October 14, 2022 -- Texas A&M University researchers aim to investigate the role of botanical compounds, including dietary phenols, in reducing intestinal inflammation in humans.
Their study, as yet unpublished, is funded by a $632,593 one-year grant from the National Institutes of Health's National Center for Complementary and Integrative Health (NCCIH); a follow-up $4 million application is still pending.
In 2018, dietary botanical supplements were a $7 billion industry, while inflammatory bowel disease -- including Crohn's disease and ulcerative colitis -- affected 1.6 million people. Most human clinical intervention studies of botanical compounds have yielded inconsistent results.
Fruits, green tea, spices, and nuts all contain healthy polyphenols. Gallotannins, the biggest subset of ingested polyphenols, are not metabolized directly by humans; rather they are substrates for select bacteria within the gastrointestinal tract.
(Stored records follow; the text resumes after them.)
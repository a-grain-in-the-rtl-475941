// tb_aes_sbox: all 256 inputs against the reference S-box (inverse found by
// search) and a few values from FIPS-197 Figure 7.
module tb_aes_sbox;
  import aes_ref_pkg::*;
  logic clk = 1'b0;
  logic [7:0] a, s;
  int checks = 0, failures = 0;
  always #5 clk = ~clk;

  aes_sbox dut (.*);

  task automatic check(input bit ok, input string what);
    checks++;
    if (!ok) begin failures++; $display("FAIL: %s", what); end
  endtask

  initial begin
    for (int i = 0; i < 256; i++) begin
      @(negedge clk);
      a = 8'(i);
      #1;
      check(s == ref_sbox(a), $sformatf("S(%h) = %h", a, s));
    end
    a = 8'h00; #1; check(s == 8'h63, "S(00)");
    a = 8'h53; #1; check(s == 8'hed, "S(53)");
    a = 8'hff; #1; check(s == 8'h16, "S(ff)");
    $display("TB_RESULT checks=%0d failures=%0d", checks, failures);
    $finish;
  end

  initial begin
    repeat (2000) @(posedge clk);
    failures++;
    $display("TB_RESULT checks=%0d failures=%0d", checks, failures);
    $finish;
  end
endmodule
The bacterial metabolism of gallotannins generates bioavailable anti-inflammatory metabolites.
However, age and obesity are associated with a reduced intestinal ability to produce these metabolites -- hence, those populations most in need of foods with anti-inflammatory properties are likely benefiting from them least. Polyphenol metabolism may also be limited in individuals with chronic intestinal inflammation.
Two intestinal microbial enzymes active in the Lactiplantibacillus plantarum (formerly Lactobacillus plantarum) bacteria strain -- tannase and tannin acyl hydrolase GA-decarboxylase -- yield the major gallotannin metabolites. This study will develop a model using knock-out versions of Lactiplantibacillus plantarum, an optimal model for gallotannin metabolism.
The researchers hope to determine how individual microbiome interactions influence gallotannin's anti-inflammatory activities, potentially enabling the development of science-based intake recommendations.
"Principles from this study can be transferred to human clinical studies and further the scientific basis for dosing recommendations for gallotannins and other polyphenols in increasing resilience against chronic inflammatory diseases," principal investigator Susanne Talcott, PhD, of Texas A&M, said in a statement.